My T/C Encore has a 2-7x32 Bushnell Elite 3200. It is an excellent scope for the money. They run around $180.00. I personally don't care much for the hold over type scopes with all the extra lines and yardage stuff. I use Warne Maxima steel rings and bases on most of my rifles and muzzleloader. They are well made, sturdy and easy to mount. Just my 2 cents.


----------



## UNREEL (Jun 8, 2007)

I have a Nikon ProStaff 3-9X40 on my Omega, I actually like that scope better than my 50mm Leo VXII thats on my 1100. I don't remember exactly what I paid but was under 2 bills.


----------



## rattletot (Feb 19, 2009)

I really like the Burris Fullfield ll 3x9x40 I put on my Optima Pro a awesome scope for the $$$


----------



## bjw (Dec 20, 2007)

Thanks for the replies. What abould Leupold vx l?


----------



## UNREEL (Jun 8, 2007)

bjw said:


> Thanks for the replies. What abould Leupold vx l?


 
IMO, Leupold is the best dollar for dollar scope on the market.

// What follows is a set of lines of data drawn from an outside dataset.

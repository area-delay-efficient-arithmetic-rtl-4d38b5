// fermat_pkg: elaboration-time helpers shared by the Fermat-moduli mixed radix
// converter.
//
// A Fermat modulus here is m = 2^n + 1. Every residue inside the converter is
// held in diminished-1 (Dim1) carry-save form: a pair of n-bit vectors (s, c),
// each read as a Dim1 number (pattern d stands for the value d + 1), so the pair
// stands for (s + 1) + (c + 1) mod m. Every n-bit pattern is a legal operand,
// which is why no zero detection is needed between stages.
//
// The functions below are evaluated only at elaboration: the modulus of an
// exponent, a modular inverse (the constants the Mult_Inv units multiply by)
// and the radix-4 Booth digits of such a constant.
package fermat_pkg;

  // Fermat modulus 2^n + 1 for an exponent n (n <= 30 here).
  function automatic longint fermat_mod(input int n);
    return (longint'(1) << n) + 1;
  endfunction

  // Multiplicative inverse of a modulo m (a and m coprime), by the extended
  // Euclidean algorithm. Returns a value in [1, m-1].
  function automatic longint mod_inverse(input longint a, input longint m);
    longint r0, r1, t0, t1, q, tmp;
    r0 = m;
    r1 = a % m;
    t0 = 0;
    t1 = 1;
    while (r1 != 0) begin
      q   = r0 / r1;
      tmp = r0 - q * r1; r0 = r1; r1 = tmp;
      tmp = t0 - q * t1; t0 = t1; t1 = tmp;
    end
    if (t0 < 0) t0 = t0 + m;
    return t0;
  endfunction

  // Radix-4 Booth digit j (in -2..2) of the non-negative constant k:
  // digit_j = -2*k[2j+1] + k[2j] + k[2j-1], with k[-1] = 0.
  function automatic int booth_digit(input longint k, input int j);
    int b_hi, b_mid, b_lo;
    b_hi  = int'((k >> (2 * j + 1)) & 1);
    b_mid = int'((k >> (2 * j)) & 1);
    b_lo  = (j == 0) ? 0 : int'((k >> (2 * j - 1)) & 1);
    return -2 * b_hi + b_mid + b_lo;
  endfunction

endpackage
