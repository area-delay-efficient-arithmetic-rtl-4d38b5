// dim1_add_conv: carry-propagate stage of the converter (the "Add/Conv" unit).
//
// Input is a Dim1 carry-save pair (s, c) modulo 2^N+1, value (s+1)+(c+1).
// Output a is that value as an ordinary binary residue in [0, 2^N], N+1 bits:
// one mixed radix digit.
//
// Two steps, both combinational:
//  1. Parallel-prefix modulo 2^N+1 Dim1 adder. Generate/propagate signals of
//     s and c are combined in a Kogge-Stone prefix tree. The carry out of bit
//     N-1 is fed back inverted as the carry into bit 0, which the prefix groups
//     absorb without a second pass: carry into bit i = G[i-1:0] | P[i-1:0]&~Cout.
//     The Dim1 sum is d = s + c + ~Cout mod 2^N. When every bit propagates
//     (s + c = 2^N - 1) the true value is zero, which this flags.
//  2. Conversion to ordinary binary: a = 0 for the zero flag, else d + 1.
//
// The document specifies a parallel-prefix modulo 2^n+1 adder followed by a
// conversion; the Kogge-Stone tree and the incrementer written as an addition
// are this design's choices.
module dim1_add_conv #(
  parameter int N = 4                 // exponent n of the modulus 2^n+1
) (
  input  logic [N-1:0] s,             // Dim1 carry-save sum vector
  input  logic [N-1:0] c,             // Dim1 carry-save carry vector
  output logic [N:0]   a              // binary residue 0..2^N
);

  logic [N-1:0] gen, prop;            // group generate/propagate of bits [i:0]
  logic [N-1:0] d;                    // Dim1 sum
  logic         cin;                  // end-around inverted carry
  logic         is_zero;

  always_comb begin
    gen  = s & c;
    prop = s ^ c;
    // Kogge-Stone prefix: after the level with span k, bit i holds group [i:i-2k+1].
    // Bits are visited from the top so bit i-k still holds the previous level.
    for (int k = 1; k < N; k = k * 2) begin
      for (int i = N - 1; i >= k; i--) begin
        gen[i]  = gen[i] | (prop[i] & gen[i-k]);
        prop[i] = prop[i] & prop[i-k];
      end
    end
    cin     = ~gen[N-1];
    is_zero = prop[N-1];
    d[0]    = s[0] ^ c[0] ^ cin;
    for (int i = 1; i < N; i++)
      d[i] = s[i] ^ c[i] ^ (gen[i-1] | (prop[i-1] & cin));
    a = is_zero ? '0 : {1'b0, d} + (N+1)'(1);
  end

endmodule
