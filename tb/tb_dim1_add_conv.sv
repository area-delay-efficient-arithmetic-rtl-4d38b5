// tb_dim1_add_conv: self-checking test of the Dim1 carry-propagate adder with
// conversion to binary. The result must equal (s+1)+(c+1) reduced modulo
// 2^n+1, computed with integers. Exhaustive at n = 4 and n = 1, random plus
// the zero and 2^n corner cases at n = 16.
module tb_dim1_add_conv;
  int checks = 0, failures = 0;
  int zeros = 0, tops = 0;

  logic [3:0]  s4, c4;  logic [4:0]  a4;
  logic [0:0]  s1, c1;  logic [1:0]  a1;
  logic [15:0] sw, cw;  logic [16:0] aw;

  dim1_add_conv           dut4 (.s(s4), .c(c4), .a(a4));
  dim1_add_conv #(.N(1))  dut1 (.s(s1), .c(c1), .a(a1));
  dim1_add_conv #(.N(16)) dutw (.s(sw), .c(cw), .a(aw));

  task automatic check(input longint m, input longint s, c, a);
    longint want = (s + c + 2) % m;
    checks++;
    if (want == 0) zeros++;
    if (want == m - 1) tops++;
    if (a != want) begin
      failures++;
      if (failures < 10) $display("FAIL m=%0d s=%0d c=%0d want %0d got %0d", m, s, c, want, a);
    end
  endtask

  initial begin
    for (int i = 0; i < 256; i++) begin
      {s4, c4} = 8'(i);
      #1 check(17, s4, c4, a4);
    end
    for (int i = 0; i < 4; i++) begin
      {s1, c1} = 2'(i);
      #1 check(3, s1, c1, a1);
    end
    for (int i = 0; i < 20000; i++) begin
      sw = 16'($urandom);
      cw = 16'($urandom);
      if (i == 0) cw = 16'hFFFF - sw;               // value 0
      if (i == 1) begin sw = 16'hFFFF; cw = 16'hFFFF; end
      if (i == 2) cw = 16'(65535 - 1 - 32'(sw));    // value 2^16
      #1 check(65537, sw, cw, aw);
    end
    if (zeros == 0 || tops == 0) failures++;
    $display("zero results %0d, 2^n results %0d", zeros, tops);
    $display("TB_RESULT checks=%0d failures=%0d", checks, failures);
    $finish;
  end

  initial begin
    #10ms;
    failures++;
    $display("TB_RESULT checks=%0d failures=%0d", checks, failures);
    $finish;
  end
endmodule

Compare them to the high end glass ie Swarovski-Zeiss and I can't tell the difference.

And always, lifetime warranty speaks volumes. I own 6 of their scopes, have never needed to use it. Friend of mine dropped his gun and broke the reticle. Had the scope back in like a week.. Thats service..


----------



## skipper34 (Oct 13, 2005)

UNREEL said:


> IMO, Leupold is the best dollar for dollar scope on the market.
> 
> Compare them to the high end glass ie Swarovski-Zeiss and I can't tell the difference.
> 
> And always, lifetime warranty speaks volumes. I own 6 of their scopes, have never needed to use it. Friend of mine dropped his gun and broke the reticle. Had the scope back in like a week.. Thats service..


Gotta absolutely agree. The Leupold lifetime warranty is worth every penny that the scope itself costs. I have the Vx-I, VX-II, and Rifleman, and they are all top-notch.


----------



## redbug9 (Apr 11, 2007)

The Leupold is also made in the USA!


----------



## frank coolbaugh (Jul 16, 2002)

fishnpbr said:


> My T/C Encore has a 2-7x32 Bushnell Elite 3200. It is an excellent scope for the money. They run around $180.00. I personally don't care much for the hold over type scopes with all the extra lines and yardage stuff. I use Warne Maxima steel rings and bases on most of my rifles and muzzleloader. They are well made, sturdy and easy to mount. Just my 2 cents.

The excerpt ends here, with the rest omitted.